● **Work item**: Below are lines of data, and only some are wanted. Please repeat exactly those from the line that has "trigger after %0d" through the line that has "its top bit".

● **Data to process**:
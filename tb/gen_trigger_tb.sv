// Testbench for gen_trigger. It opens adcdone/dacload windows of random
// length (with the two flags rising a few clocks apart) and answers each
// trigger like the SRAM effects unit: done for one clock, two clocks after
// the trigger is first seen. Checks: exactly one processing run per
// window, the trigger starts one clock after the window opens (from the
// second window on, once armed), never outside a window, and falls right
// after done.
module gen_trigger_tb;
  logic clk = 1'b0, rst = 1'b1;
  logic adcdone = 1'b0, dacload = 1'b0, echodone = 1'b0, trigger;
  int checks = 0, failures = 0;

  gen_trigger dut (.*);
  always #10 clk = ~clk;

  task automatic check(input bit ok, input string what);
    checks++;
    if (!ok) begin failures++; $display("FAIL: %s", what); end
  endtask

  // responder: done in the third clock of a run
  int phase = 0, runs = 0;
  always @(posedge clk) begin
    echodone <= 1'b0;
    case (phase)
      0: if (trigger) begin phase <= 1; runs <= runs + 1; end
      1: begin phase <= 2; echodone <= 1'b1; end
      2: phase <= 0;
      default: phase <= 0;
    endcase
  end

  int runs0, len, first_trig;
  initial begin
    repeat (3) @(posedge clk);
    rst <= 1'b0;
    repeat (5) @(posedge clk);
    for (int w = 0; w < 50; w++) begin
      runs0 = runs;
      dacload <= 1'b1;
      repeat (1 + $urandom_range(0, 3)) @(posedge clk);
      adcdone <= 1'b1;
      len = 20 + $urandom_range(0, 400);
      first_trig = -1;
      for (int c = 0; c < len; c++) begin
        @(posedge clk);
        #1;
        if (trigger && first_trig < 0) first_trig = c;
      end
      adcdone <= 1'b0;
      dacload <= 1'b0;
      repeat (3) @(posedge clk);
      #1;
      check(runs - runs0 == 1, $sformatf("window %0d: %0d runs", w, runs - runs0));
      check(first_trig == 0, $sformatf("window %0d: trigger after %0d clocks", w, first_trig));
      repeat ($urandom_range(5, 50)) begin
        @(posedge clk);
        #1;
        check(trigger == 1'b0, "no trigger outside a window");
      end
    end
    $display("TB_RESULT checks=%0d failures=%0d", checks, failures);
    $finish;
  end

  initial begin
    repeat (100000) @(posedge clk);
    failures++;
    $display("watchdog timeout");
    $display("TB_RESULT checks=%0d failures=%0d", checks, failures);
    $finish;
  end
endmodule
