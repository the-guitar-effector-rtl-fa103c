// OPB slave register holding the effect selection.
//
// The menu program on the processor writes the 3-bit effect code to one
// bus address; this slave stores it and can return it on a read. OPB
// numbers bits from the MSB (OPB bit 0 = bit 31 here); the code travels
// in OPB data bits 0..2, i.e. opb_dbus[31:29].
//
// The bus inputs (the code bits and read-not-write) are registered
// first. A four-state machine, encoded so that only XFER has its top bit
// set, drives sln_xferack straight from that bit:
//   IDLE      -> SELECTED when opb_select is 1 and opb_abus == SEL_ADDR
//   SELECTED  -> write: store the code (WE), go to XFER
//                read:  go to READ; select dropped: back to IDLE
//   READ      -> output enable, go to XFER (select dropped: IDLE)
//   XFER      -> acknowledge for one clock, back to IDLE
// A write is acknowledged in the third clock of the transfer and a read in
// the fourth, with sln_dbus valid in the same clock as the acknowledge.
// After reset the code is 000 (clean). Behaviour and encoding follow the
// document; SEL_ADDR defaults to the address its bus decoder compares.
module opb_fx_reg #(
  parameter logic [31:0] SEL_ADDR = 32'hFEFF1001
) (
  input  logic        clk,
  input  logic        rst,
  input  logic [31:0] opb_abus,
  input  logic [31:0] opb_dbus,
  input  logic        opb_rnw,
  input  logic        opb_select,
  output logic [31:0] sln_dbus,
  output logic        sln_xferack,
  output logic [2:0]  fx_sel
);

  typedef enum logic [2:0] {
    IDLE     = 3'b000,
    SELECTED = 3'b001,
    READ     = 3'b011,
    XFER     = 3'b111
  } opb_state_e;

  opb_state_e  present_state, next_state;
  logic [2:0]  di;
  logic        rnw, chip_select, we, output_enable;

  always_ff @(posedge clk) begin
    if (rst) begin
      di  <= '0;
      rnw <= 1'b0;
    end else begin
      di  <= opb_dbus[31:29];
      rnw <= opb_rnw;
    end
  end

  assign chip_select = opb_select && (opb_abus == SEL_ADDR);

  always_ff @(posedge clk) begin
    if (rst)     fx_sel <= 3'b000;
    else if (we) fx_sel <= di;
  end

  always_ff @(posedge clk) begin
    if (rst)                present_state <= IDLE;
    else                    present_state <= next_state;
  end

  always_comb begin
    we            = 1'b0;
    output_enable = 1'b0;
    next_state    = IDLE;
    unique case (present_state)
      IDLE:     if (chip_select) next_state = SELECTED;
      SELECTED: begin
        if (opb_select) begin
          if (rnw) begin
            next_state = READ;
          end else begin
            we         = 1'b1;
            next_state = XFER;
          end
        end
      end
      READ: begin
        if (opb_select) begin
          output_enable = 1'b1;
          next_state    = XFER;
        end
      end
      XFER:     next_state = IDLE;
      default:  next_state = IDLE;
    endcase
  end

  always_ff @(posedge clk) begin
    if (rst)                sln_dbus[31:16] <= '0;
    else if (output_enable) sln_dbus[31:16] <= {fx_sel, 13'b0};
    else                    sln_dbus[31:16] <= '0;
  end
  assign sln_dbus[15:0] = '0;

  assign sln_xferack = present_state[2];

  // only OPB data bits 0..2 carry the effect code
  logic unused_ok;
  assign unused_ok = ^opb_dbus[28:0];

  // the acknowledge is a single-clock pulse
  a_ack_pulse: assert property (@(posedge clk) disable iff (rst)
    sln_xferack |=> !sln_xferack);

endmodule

--

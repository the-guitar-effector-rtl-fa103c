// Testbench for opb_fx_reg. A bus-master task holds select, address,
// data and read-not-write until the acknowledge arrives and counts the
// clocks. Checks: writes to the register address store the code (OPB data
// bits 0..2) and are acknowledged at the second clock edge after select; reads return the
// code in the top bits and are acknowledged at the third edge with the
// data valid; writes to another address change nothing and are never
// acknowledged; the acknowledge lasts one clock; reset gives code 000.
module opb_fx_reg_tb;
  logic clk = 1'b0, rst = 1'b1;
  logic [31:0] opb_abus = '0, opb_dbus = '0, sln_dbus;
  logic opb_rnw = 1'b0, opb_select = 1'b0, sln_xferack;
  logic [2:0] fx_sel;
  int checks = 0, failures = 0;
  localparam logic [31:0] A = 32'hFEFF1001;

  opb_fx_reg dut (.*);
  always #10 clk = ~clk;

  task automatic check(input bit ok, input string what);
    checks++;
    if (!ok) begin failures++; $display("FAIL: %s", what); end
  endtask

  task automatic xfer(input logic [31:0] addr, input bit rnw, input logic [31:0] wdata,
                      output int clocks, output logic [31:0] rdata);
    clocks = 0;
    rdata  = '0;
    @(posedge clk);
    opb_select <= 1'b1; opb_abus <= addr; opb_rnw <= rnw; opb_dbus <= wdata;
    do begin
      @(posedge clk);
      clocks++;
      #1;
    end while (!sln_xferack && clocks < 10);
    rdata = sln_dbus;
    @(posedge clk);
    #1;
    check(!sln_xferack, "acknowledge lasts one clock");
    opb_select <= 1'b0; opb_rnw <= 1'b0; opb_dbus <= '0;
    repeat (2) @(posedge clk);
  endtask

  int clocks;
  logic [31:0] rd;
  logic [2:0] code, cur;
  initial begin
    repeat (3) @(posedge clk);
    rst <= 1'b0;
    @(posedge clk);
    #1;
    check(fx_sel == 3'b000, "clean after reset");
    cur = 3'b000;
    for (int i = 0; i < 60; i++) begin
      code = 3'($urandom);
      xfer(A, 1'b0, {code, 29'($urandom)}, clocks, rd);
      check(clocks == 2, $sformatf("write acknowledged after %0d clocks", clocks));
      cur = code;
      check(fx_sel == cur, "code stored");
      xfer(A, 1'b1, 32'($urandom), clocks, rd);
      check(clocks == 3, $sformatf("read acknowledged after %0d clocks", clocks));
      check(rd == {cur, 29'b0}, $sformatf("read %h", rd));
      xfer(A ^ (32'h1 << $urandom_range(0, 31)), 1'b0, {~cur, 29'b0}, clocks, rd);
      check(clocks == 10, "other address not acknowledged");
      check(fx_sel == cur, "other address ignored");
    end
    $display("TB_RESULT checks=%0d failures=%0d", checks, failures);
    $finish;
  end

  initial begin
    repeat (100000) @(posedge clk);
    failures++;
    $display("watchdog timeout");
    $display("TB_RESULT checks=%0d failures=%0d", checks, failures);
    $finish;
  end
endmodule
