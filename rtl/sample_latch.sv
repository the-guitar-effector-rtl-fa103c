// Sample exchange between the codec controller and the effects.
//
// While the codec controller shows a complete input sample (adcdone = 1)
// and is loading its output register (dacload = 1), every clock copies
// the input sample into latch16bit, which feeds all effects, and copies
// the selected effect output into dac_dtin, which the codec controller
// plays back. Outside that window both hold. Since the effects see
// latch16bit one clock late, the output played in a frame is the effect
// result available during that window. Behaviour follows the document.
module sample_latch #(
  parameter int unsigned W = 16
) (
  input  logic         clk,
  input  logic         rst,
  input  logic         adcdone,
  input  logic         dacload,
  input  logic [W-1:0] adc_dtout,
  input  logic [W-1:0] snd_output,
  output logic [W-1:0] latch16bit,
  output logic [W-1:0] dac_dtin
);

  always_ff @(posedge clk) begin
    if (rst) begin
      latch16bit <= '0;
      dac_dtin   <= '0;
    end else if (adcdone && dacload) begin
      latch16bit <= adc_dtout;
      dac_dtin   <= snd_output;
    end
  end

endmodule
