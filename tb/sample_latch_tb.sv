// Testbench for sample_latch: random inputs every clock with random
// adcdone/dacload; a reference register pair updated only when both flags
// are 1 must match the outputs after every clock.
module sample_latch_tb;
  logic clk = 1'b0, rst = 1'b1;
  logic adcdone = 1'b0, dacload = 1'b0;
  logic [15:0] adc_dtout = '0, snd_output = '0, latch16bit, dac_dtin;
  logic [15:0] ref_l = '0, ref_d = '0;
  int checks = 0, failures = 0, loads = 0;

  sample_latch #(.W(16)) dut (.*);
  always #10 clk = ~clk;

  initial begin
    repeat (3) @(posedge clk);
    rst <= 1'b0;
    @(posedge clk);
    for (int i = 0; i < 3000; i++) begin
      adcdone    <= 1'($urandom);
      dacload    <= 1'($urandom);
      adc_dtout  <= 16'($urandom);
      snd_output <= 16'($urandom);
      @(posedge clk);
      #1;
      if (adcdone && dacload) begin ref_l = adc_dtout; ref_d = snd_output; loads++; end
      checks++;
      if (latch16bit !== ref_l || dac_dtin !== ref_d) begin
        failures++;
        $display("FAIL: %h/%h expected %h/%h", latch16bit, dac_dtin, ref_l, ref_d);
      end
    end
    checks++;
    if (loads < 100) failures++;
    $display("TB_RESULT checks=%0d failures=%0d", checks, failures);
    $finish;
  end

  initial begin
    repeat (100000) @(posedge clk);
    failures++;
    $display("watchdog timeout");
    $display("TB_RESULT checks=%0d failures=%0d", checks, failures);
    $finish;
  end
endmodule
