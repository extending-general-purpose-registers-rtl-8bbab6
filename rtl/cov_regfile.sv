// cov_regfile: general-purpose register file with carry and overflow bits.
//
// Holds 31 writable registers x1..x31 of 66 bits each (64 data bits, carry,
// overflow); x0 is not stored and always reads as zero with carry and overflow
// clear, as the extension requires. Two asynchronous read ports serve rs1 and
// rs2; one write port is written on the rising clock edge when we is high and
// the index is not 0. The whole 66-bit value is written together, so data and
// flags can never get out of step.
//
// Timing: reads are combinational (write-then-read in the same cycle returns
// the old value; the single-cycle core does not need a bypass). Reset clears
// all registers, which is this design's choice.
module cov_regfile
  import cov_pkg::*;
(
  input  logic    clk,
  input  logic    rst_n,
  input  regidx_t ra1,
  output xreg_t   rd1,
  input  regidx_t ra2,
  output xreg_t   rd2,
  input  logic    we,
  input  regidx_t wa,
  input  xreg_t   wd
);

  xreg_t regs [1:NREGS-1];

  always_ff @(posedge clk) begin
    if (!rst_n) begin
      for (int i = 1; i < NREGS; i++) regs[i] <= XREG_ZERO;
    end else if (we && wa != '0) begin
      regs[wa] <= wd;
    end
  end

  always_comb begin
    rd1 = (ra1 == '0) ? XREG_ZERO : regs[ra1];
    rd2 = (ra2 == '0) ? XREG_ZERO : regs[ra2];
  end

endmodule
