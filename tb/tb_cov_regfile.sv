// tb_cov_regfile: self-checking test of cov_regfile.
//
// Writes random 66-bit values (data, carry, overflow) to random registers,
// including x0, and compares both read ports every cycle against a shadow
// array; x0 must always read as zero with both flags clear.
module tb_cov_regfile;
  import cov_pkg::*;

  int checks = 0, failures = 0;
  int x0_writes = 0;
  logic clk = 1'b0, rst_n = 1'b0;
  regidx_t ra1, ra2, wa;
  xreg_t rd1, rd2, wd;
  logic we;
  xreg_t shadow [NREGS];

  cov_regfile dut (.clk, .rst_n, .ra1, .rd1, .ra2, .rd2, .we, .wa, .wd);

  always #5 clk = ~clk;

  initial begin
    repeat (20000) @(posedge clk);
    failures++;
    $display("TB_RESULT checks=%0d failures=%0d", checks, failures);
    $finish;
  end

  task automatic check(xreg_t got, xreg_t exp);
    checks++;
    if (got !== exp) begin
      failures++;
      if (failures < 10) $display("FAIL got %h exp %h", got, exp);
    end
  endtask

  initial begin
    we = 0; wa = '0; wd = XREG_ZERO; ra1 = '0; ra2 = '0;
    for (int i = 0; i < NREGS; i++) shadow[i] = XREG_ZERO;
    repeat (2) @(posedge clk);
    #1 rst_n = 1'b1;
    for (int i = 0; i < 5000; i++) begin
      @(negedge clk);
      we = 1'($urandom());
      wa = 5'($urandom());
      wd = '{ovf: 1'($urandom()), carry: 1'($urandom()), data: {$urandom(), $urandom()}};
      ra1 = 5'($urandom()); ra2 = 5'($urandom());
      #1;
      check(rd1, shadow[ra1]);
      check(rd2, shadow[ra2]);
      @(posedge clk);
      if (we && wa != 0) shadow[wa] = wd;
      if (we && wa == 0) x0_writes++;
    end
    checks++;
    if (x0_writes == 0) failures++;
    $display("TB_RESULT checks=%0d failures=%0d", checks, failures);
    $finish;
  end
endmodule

● **Answer for the task**:
      check(first_trig == 0, $sformatf("window %0d: trigger after %0d clocks", w, first_trig));
      repeat ($urandom_range(5, 50)) begin
        @(posedge clk);
        #1;
        check(trigger == 1'b0, "no trigger outside a window");
      end
    end
    $display("TB_RESULT checks=%0d failures=%0d", checks, failures);
    $finish;
  end

  initial begin
    repeat (100000) @(posedge clk);
    failures++;
    $display("watchdog timeout");
    $display("TB_RESULT checks=%0d failures=%0d", checks, failures);
    $finish;
  end
endmodule
repository the-guitar-effector-rtl-fa103c
// OPB slave register holding the effect selection.
//
// The menu program on the processor writes the 3-bit effect code to one
// bus address; this slave stores it and can return it on a read. OPB
// numbers bits from the MSB (OPB bit 0 = bit 31 here); the code travels
// in OPB data bits 0..2, i.e. opb_dbus[31:29].
//
// The bus inputs (the code bits and read-not-write) are registered
// first. A four-state machine, encoded so that only XFER has its top bit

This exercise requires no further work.